How have all the factors above been brought together to estimate a fair value?
  • The analysts have a consensus price target of $1.325 for GrafTech International based on their expectations of its future earnings growth, profit margins and other risk factors. However, there is a degree of disagreement amongst analysts, with the most bullish reporting a price target of $2.0, and the most bearish reporting a price target of just $0.8.
  • In order for you to agree with the analyst's consensus, you'd need to believe that by 2028, revenues will be $876.7 million, earnings will come to $91.7 million, and it would be trading on a PE ratio of 5.2x, assuming you use a discount rate of 11.4%.
  • Given the current share price of $0.6, the analyst price target of $1.32 is 54.7% higher.
  • We always encourage you to reach your own conclusions though. So sense check these analyst numbers against your own assumptions and expectations based on your understanding of the business and what you believe is probable.

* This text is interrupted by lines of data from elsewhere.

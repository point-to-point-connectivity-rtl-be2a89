// aer_rx: two-dimensional address-event receiver for an NY-row by NX-column
// array of receiving neurons.
//
// How it works. A pipeline stage (lrbuf) reads the bus: it latches X and Y and
// acknowledges the sender at once, so the sender can start its next cycle while
// this address is still being decoded. The stage's output request enables a
// ceil(log2 NY)-bit row decoder and a ceil(log2 NX)-bit column decoder; the
// neuron whose row and column are both selected receives a request
// (nrn_req_n low). The neurons' acknowledges are combined by a row NAND and a
// global NOR (rx_neuron_if) and return to the pipeline stage, which withdraws
// its request once the sender has withdrawn its own. A new address waits in
// the bus until the previous neuron has released its acknowledge: the stall.
//
// Bus: req in, ack out, X and Y in (four-phase, bundled data). ack rises one
// clock after req when the stage is free. The structure follows the document;
// the clocked model and active-high decoder enables are this design's choices.
module aer_rx
  import aer_pkg::*;
#(
  parameter int unsigned NX = NX_DEFAULT,
  parameter int unsigned NY = NY_DEFAULT,
  parameter int unsigned XB = addr_bits(NX),
  parameter int unsigned YB = addr_bits(NY)
) (
  input  logic                  clk,
  input  logic                  rst_n,
  // address-event bus
  input  logic                  req,
  output logic                  ack,
  input  logic [XB-1:0]         x,
  input  logic [YB-1:0]         y,
  // neuron side
  output logic [NY-1:0][NX-1:0] nrn_req_n,
  input  logic [NY-1:0][NX-1:0] nrn_ack_n
);
  logic          dec_req, dec_ack;
  logic [XB-1:0] xq;
  logic [YB-1:0] yq;
  logic [NX-1:0] ax_n;
  logic [NY-1:0] by_n;
  logic [NY-1:0] ryi;

  lrbuf #(.W(XB + YB)) u_buf (
    .clk(clk), .rst_n(rst_n),
    .li(req), .lo(ack), .ld({y, x}),
    .ro(dec_req), .ri(dec_ack), .rd({yq, xq})
  );

  aer_decoder #(.M(NY), .B(YB)) u_ydec (.a(yq), .req(dec_req), .d_n(by_n));
  aer_decoder #(.M(NX), .B(XB)) u_xdec (.a(xq), .req(dec_req), .d_n(ax_n));

  rx_neuron_if #(.NX(NX), .NY(NY)) u_nif (
    .axi(~ax_n), .byi(~by_n), .nrn_req_n(nrn_req_n), .nrn_ack_n(nrn_ack_n),
    .ryi(ryi), .ack(dec_ack)
  );
endmodule
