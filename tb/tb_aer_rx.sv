// tb_aer_rx: self-checking test of the two-dimensional receiver on a 5-row
// by 6-column array.
//
// A sender model drives random addresses within the array over the four-phase
// bus with random delays; behavioural
// receiving neurons answer with random delays. Checks: every address reaches
// exactly its own neuron, in order; the receiver acknowledges one clock after
// a request when its pipeline stage is free, before the neuron has answered;
// the stage stalls a new address while the previous neuron still acknowledges.
module tb_aer_rx;
  localparam int NX = 6, NY = 5;
  localparam int XB = 3, YB = 3;
  localparam int NEV = 400;
  logic clk = 0, rst_n = 0;
  logic req, ack;
  logic [XB-1:0] x;
  logic [YB-1:0] y;
  logic [NY-1:0][NX-1:0] nrn_req_n, nrn_ack_n, got;
  int checks = 0, failures = 0;
  int qx[$], qy[$];
  int n_got = 0, n_sent = 0, n_stall = 0, n_fast = 0;

  aer_rx #(.NX(NX), .NY(NY)) dut (.*);
  receiving_neurons #(.NX(NX), .NY(NY), .MAX_DELAY(5)) u_rcv (.clk, .rst_n, .req_n(nrn_req_n), .ack_n(nrn_ack_n), .got);

  always #5 clk = ~clk;

  task automatic check(input bit ok, input string msg);
    checks++;
    if (!ok) begin failures++; if (failures < 20) $display("FAIL @%0t: %s", $time, msg); end
  endtask

  initial begin
    req = 0; x = 0; y = 0;
    repeat (3) @(posedge clk);
    rst_n = 1;
    for (int i = 0; i < NEV; i++) begin
      int ax, ay;
      bit free;
      repeat ($urandom_range(0, 2)) @(posedge clk);
      ax = $urandom_range(0, NX-1); ay = $urandom_range(0, NY-1);
      x <= XB'(ax); y <= YB'(ay);
      @(posedge clk);
      req <= 1;
      qx.push_back(ax); qy.push_back(ay);
      @(posedge clk);
      free = !dut.u_buf.ri;
      @(posedge clk);
      if (free) begin
        check(ack, "acknowledge must follow a request by one clock when the stage is free");
        n_fast++;
      end
      while (!ack) @(posedge clk);
      req <= 0;
      @(posedge clk);
      while (ack) @(posedge clk);
      n_sent++;
    end
  end

  always @(posedge clk) if (rst_n) begin
    if (dut.u_buf.li && !dut.u_buf.lo && dut.u_buf.ri) n_stall++;
    for (int r = 0; r < NY; r++)
      for (int c = 0; c < NX; c++)
        if (got[r][c]) begin
          int ex, ey;
          n_got++;
          if (qx.size() == 0) check(0, "delivery without an address");
          else begin
            ex = qx.pop_front(); ey = qy.pop_front();
            check(ex == c && ey == r, $sformatf("delivered to (%0d,%0d), expected (%0d,%0d)", r, c, ey, ex));
          end
        end
    check($countones(~nrn_req_n) <= 1, "two neurons selected");
  end

  initial begin
    wait (n_sent == NEV);
    repeat (30) @(posedge clk);
    check(n_got == NEV, $sformatf("delivered %0d of %0d", n_got, NEV));
    check(n_stall > 0, "pipeline stage never stalled");
    check(n_fast > 0, "no acknowledge on a free stage");
    $display("delivered=%0d stalls=%0d fast_acks=%0d", n_got, n_stall, n_fast);
    $display("TB_RESULT checks=%0d failures=%0d", checks, failures);
    $finish;
  end

  initial begin
    repeat (40000) @(posedge clk);
    failures++;
    $display("FAIL: watchdog");
    $display("TB_RESULT checks=%0d failures=%0d", checks, failures);
    $finish;
  end
endmodule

How well do narratives help inform your perspective?

Disclaimer

AnalystConsensusTarget is a tool utilizing a Large Language Model (LLM) that ingests data on consensus price targets, forecasted revenue and earnings figures, as well as the transcripts of earnings calls to produce qualitative analysis. The narratives produced by AnalystConsensusTarget are general in nature and are based solely on analyst data and publicly-available material published by the respective companies. These scenarios are not indicative of the company's future performance and are exploratory in nature. Simply Wall St has no position in the company(s) mentioned. Simply Wall St may provide the securities issuer or related entities with website advertising services for a fee, on an arm's length basis. These relationships have no impact on the way we conduct our business, the content we host, or how our content is served to users. The price targets and estimates used are consensus data, and do not constitute a recommendation to buy or sell any stock, and they do not take account of your objectives, or your financial situation. Note that AnalystConsensusTarget's analysis may not factor in the latest price-sensitive company announcements or qualitative material.